Fulfillment begins at PostgreSQL. The head operation determines the candidate set by constraining the temporal slice and vertex type. Because the transition model enforces that PostgreSQL is outgoing-only, all reachable PostgreSQL islands form an entry-side prefix of any execution path through a pipeline body. Their computation is fused into the initial query: head determination and all PostgreSQL island evaluation happen in a single prepared statement, executed as one database round-trip.

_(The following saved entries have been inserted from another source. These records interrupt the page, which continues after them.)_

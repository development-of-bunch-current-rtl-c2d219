// bcr_pkg: types and constants shared by the bunch current / oscillation
// recorder. The harmonic numbers (5120, 640, 312, 230), the three trigger
// positions (-100 %, 0 %, 100 %) and the three memory sizes (4k, 8k, 16k
// turns) are the recorder's published operating points. The encodings of the
// DIP-switch and register fields and the register map are this design's own.
package bcr_pkg;

  // One ADC word carries the two samples produced per RF/2 clock by the
  // ADC's built-in 1:2 demultiplexer: sample of the even bunch in [7:0],
  // the following odd bunch in [15:8].
  localparam int unsigned SAMPLE_W = 8;
  localparam int unsigned ADC_W    = 2 * SAMPLE_W;
  // Memory words hold four ADC words (eight bunches).
  localparam int unsigned LANES    = 4;
  localparam int unsigned MEM_W    = LANES * ADC_W;

  localparam int unsigned H_MAX    = 5120;          // largest harmonic number
  localparam int unsigned TURN_MAX = H_MAX / 2;     // ADC words per turn
  localparam int unsigned TURN_W   = $clog2(TURN_MAX);

  // Ring selection on the DIP switch.
  typedef enum logic [1:0] {
    RING_SKEKB = 2'd0,   // SuperKEKB LER/HER, h = 5120
    RING_PFAR  = 2'd1,   // PF-AR, h = 640
    RING_PF    = 2'd2,   // PF ring, h = 312
    RING_DR    = 2'd3    // SuperKEKB damping ring, h = 230
  } ring_e;

  typedef enum logic {
    MODE_BUNCH  = 1'b0,  // bunch current mode: one-turn ring memory in block RAM
    MODE_MEMORY = 1'b1   // large scale memory mode: many turns in DDR2
  } mode_e;

  typedef enum logic [1:0] {
    TRIG_M100 = 2'd0,    // stop right after the stop signal
    TRIG_0    = 2'd1,    // stop after half the memory is written after it
    TRIG_P100 = 2'd2     // stop after the whole memory is written after it
  } trigpos_e;

  typedef enum logic [1:0] {
    MEM_4K  = 2'd0,
    MEM_8K  = 2'd1,
    MEM_16K = 2'd2
  } memsize_e;

  // Harmonic number of a ring.
  function automatic int unsigned harmonic(ring_e r);
    case (r)
      RING_SKEKB: return 5120;
      RING_PFAR:  return 640;
      RING_PF:    return 312;
      default:    return 230;
    endcase
  endfunction

  // Number of turns recorded in memory mode (16k for the reserved code).
  function automatic int unsigned mem_turns(memsize_e m);
    case (m)
      MEM_4K:  return 4096;
      MEM_8K:  return 8192;
      default: return 16384;
    endcase
  endfunction

  // VME register map, byte offsets inside the board's 512-byte window.
  localparam logic [8:0] REG_STATUS  = 9'h000;  // R: status, reading clears the done flag
  localparam logic [8:0] REG_CONTROL = 9'h004;  // W: commands and enables
  localparam logic [8:0] REG_CONFIG  = 9'h008;  // R/W: trigger position, memory size
  localparam logic [8:0] REG_DELAY   = 9'h00C;  // R/W: RF clock delay code
  localparam logic [8:0] REG_STOPPTR = 9'h010;  // R: ADC-word write pointer at stop
  localparam logic [8:0] REG_COUNT   = 9'h014;  // R: D32 words available to read
  localparam logic [8:0] REG_ADCDATA = 9'h100;  // R: ADC data window (FIFO)

  // Bits of the control register.
  localparam int unsigned CTL_START   = 0;
  localparam int unsigned CTL_STOP    = 1;
  localparam int unsigned CTL_DMXRST  = 2;
  localparam int unsigned CTL_IRQEN   = 3;

  localparam logic [5:0] AM_A32_SUP_DATA = 6'h0D;
  localparam logic [5:0] AM_A32_SUP_BLT  = 6'h0F;

  localparam int unsigned DELAY_W = 10;   // 10 ps steps over about 10 ns

endpackage
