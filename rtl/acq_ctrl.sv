// acq_ctrl: start/stop sequencer of the recorder.
//
// A start command arms the revolution synchroniser; recording begins on the
// first synchronised word. The stop signal (rising edge of the external
// trigger input, or the stop command) is latched. Recording always ends at the
// end of a turn (the last address of the ring memory):
//   bunch current mode          : at the end of the turn in which stop came;
//   memory mode, trigger -100 % : same;
//   memory mode, trigger    0 % : at the end of turn N/2 after stop;
//   memory mode, trigger  100 % : at the end of turn N after stop;
// where N is the selected memory size in turns and the turn holding the
// stop counts as the first. In memory mode the DDR2 write path is then
// flushed; after that (at once in bunch mode) `done_o` rises, which raises
// the interrupt, and nothing records until the next start.
// The ending rules follow the recorder's description; counting the stop turn
// as the first post-trigger turn is this design's reading of "half/full
// memory after the trigger".
//
// The block also keeps the memory-mode write pointer, in ADC words, modulo the
// capacity N*h/2, and reports whether it wrapped; the read side uses both to
// return the data oldest first.
module acq_ctrl
  import bcr_pkg::*;
#(
  parameter int unsigned PTR_W = $clog2(16384 * TURN_MAX)
) (
  input  logic             clk,
  input  logic             rst,
  input  logic             start,       // start command (pulse)
  input  logic             stop_cmd,    // stop command from VME (pulse)
  input  logic             trig_i,      // external stop trigger, asynchronous
  input  mode_e            mode,
  input  trigpos_e         trigpos,
  input  logic [14:0]      turns,       // memory size in turns (memory mode)
  input  logic [PTR_W-1:0] capacity,    // turns * h/2 ADC words
  input  logic             valid_i,     // synchronised word present
  input  logic             eot_i,       // last word of a turn
  input  logic             flush_done,  // DDR2 write path empty
  output logic             arm,         // to rev_sync
  output logic             disarm,      // to rev_sync
  output logic             rec_we,      // record the current word
  output logic             flush,       // memory mode: drain the write path
  output logic             done_o,      // recording finished (level)
  output logic             recording_o,
  output logic             stopping_o,
  output logic [PTR_W-1:0] wptr_o,      // ADC-word write pointer
  output logic             wrapped_o
);

  typedef enum logic [2:0] {S_IDLE, S_ARM, S_REC, S_STOP, S_FLUSH, S_DONE} state_e;
  state_e state;

  logic [2:0]  trig_q;
  logic        stop_evt, stop_pend;
  logic [14:0] eot_left;
  logic [14:0] post_turns;

  assign stop_evt = stop_cmd | (trig_q[1] & ~trig_q[2]);

  always_comb begin
    if (mode == MODE_BUNCH) post_turns = 15'd1;
    else case (trigpos)
      TRIG_0:    post_turns = turns >> 1;
      TRIG_P100: post_turns = turns;
      default:   post_turns = 15'd1;
    endcase
  end

  assign rec_we      = (state == S_ARM || state == S_REC || state == S_STOP) && valid_i;
  assign arm         = start;
  // last word of the final turn is on the input this cycle
  logic finish;
  assign finish = valid_i && eot_i &&
                  ((state == S_STOP && eot_left == 15'd1) ||
                   (state == S_REC && (stop_evt || stop_pend) && post_turns == 15'd1));
  assign disarm      = finish;
  assign flush       = (state == S_FLUSH);
  assign done_o      = (state == S_DONE);
  assign recording_o = (state == S_ARM || state == S_REC || state == S_STOP);
  assign stopping_o  = (state == S_STOP);

  always_ff @(posedge clk) trig_q <= {trig_q[1:0], trig_i};

  always_ff @(posedge clk) begin
    if (rst) begin
      state     <= S_IDLE;
      stop_pend <= 1'b0;
      eot_left  <= '0;
      wptr_o    <= '0;
      wrapped_o <= 1'b0;
    end else if (start) begin
      state     <= S_ARM;
      stop_pend <= 1'b0;
      wptr_o    <= '0;
      wrapped_o <= 1'b0;
    end else begin
      if (rec_we && mode == MODE_MEMORY) begin
        if (wptr_o == capacity - 1'b1) begin
          wptr_o    <= '0;
          wrapped_o <= 1'b1;
        end else begin
          wptr_o <= wptr_o + 1'b1;
        end
      end
      case (state)
        S_ARM: begin
          if (stop_evt) stop_pend <= 1'b1;
          if (valid_i) state <= S_REC;
        end
        S_REC: begin
          if (stop_evt || stop_pend) begin
            state     <= S_STOP;
            stop_pend <= 1'b0;
            eot_left  <= post_turns;
            // a stop seen on the last word of a turn belongs to that turn
            if (finish) state <= (mode == MODE_MEMORY) ? S_FLUSH : S_DONE;
            else if (valid_i && eot_i) eot_left <= post_turns - 1'b1;
          end
        end
        S_STOP: begin
          if (finish) state <= (mode == MODE_MEMORY) ? S_FLUSH : S_DONE;
          else if (valid_i && eot_i) eot_left <= eot_left - 1'b1;
        end
        S_FLUSH: if (flush_done) state <= S_DONE;
        default: ;
      endcase
    end
  end

endmodule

Each returned row passes through the pipeline’s chain of operations. The orchestrator proceeds block by block: for a PostgreSQL island, it checks the continuation. If block is NULL, the row already passed within PostgreSQL (early termination). If a continuation exists, the target block and live-out locals are written into the interpreter’s callstack. For an interpreter island, the orchestrator runs the interpreter until a value is returned or another island boundary is reached.

Demand-driven hydration

Instead of loading complete vertices, the orchestrator populates only the fields that downstream islands have requested. Each island’s requires set is resolved against provider islands during placement, and the provides sets determine which vertex paths are made available at each boundary. The type system prohibits access to fields outside the known set; traversal-aware path analysis determines which fields are actually reached; the island dependency contract guarantees every such field has been populated by a prior provider.